Considering I still have an Audio Note UK turntable, phono stage and cartridge on the way…who knows. It’s evident that Audio Note systems are far more than the sum of the parts.
From the beginning, I sensed the reason and purpose behind the Audio Note AN-J/D Hemp loudspeakers–especially regarding their relationship with the original Snell designs. I delivered my summary to Adrian: “So basically, Peter Qvortrup listened to the Snell E, J and K loudspeakers, noted their unusual proportions in terms of width and depth, and suspected that they could become extraordinary when placed along the side walls, and he was right. After that, he refined the design with more silver wiring, better magnets and more, and he created a line of speakers that occupy their own specialized niche.” Adrian agreed, more or less.

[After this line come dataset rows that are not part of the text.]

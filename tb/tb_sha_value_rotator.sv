// Testbench of the Value Rotator: loads two cases and the K table, then issues
// rounds alternately for both cases, feeding the next schedule word from a
// reference; checks the window each case sees and that the K ring advances one
// constant per round and wraps after 64 rotations.
module tb_sha_value_rotator;
  import sha_rv_pkg::*;
  import sha_ref_pkg::*;

  localparam int N_IN = 4;
  logic  clk = 0;
  logic  load, issue, first_round, rot_k;
  logic [1:0] case_idx;
  word_t msg_in [N_IN][16];
  word_t k_in [64];
  word_t w_new, k_cur;
  word_t w_view [16];
  block_t blk [2];
  int checks = 0, failures = 0;

  always #5 clk = ~clk;

  sha_value_rotator #(.N_IN(N_IN)) dut (.*);

  initial begin
    repeat (5000) @(posedge clk);
    failures++;
    $display("TB_RESULT checks=%0d failures=%0d", checks, failures);
    $finish;
  end

  initial begin
    load = 0; issue = 0; first_round = 0; rot_k = 0; case_idx = 0; w_new = 0;
    blk[0] = rand_block(); blk[1] = abc_block();
    for (int c = 0; c < N_IN; c++) for (int i = 0; i < 16; i++) msg_in[c][i] = blk[c % 2][i];
    for (int i = 0; i < 64; i++) k_in[i] = K_TABLE[i];
    @(negedge clk); load = 1;
    @(negedge clk); load = 0;
    for (int r = 0; r < 66; r++) begin
      for (int c = 0; c < 2; c++) begin
        issue = 1; case_idx = 2'(c); first_round = (r == 0);
        rot_k = (c == 1);
        w_new = (r + 15 < 64) ? ref_w(blk[c], r + 15) : '0;  // the expander output in the design
        #1;
        if (r < 49) begin
          for (int i = 0; i < 16; i++) begin
            checks++;
            if (w_view[i] !== ref_w(blk[c], r + i)) begin
              failures++; $display("r=%0d c=%0d i=%0d %h vs %h", r, c, i, w_view[i], ref_w(blk[c], r + i));
            end
          end
        end
        checks++;
        if (k_cur !== K_TABLE[r % 64]) begin failures++; $display("K r=%0d %h", r, k_cur); end
        @(negedge clk);
      end
    end
    $display("TB_RESULT checks=%0d failures=%0d", checks, failures);
    $finish;
  end
endmodule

This reminds of an audiophile I used to know who swore up and down that Bose 901s were spectacular speakers, but that they require unusual placement–in this case, he threw out everything Amar Bose stated about the design. I knew perfectly reasonable audiophiles who went to this guy’s house and ultimately agreed that they weren’t bad at all.
The Audio Note AN-J/D Hemps are slightly different than that. First of all, they sound perfectly lovely with more conventional placement with plenty of energy and excitement and a tonality that concentrated on “sounding just like real musical instruments.” You could buy a pair of these Audio Notes and stick them anywhere and I suspect you’ll enjoy them as much as I enjoyed my Snell Type Js all through the ’80s.
Do things the Audio Note UK way. Listen to Peter Qvortrup and the Audio Note UK faithful. Once I acquiesced, the AN-J/D Hemps started sounding like far more than a pair of 8″ two-way monitors that retail for less than $5,000/pr. As I added the various pieces of the Audio Note UK puzzle, such as the Audio Note UK Cobra integrated amplifier and the CDT One-II transport and everything else, it became very clear that this seemingly unusual and iconoclastic brand is truly up my alley.
I get it, and I highly recommend it.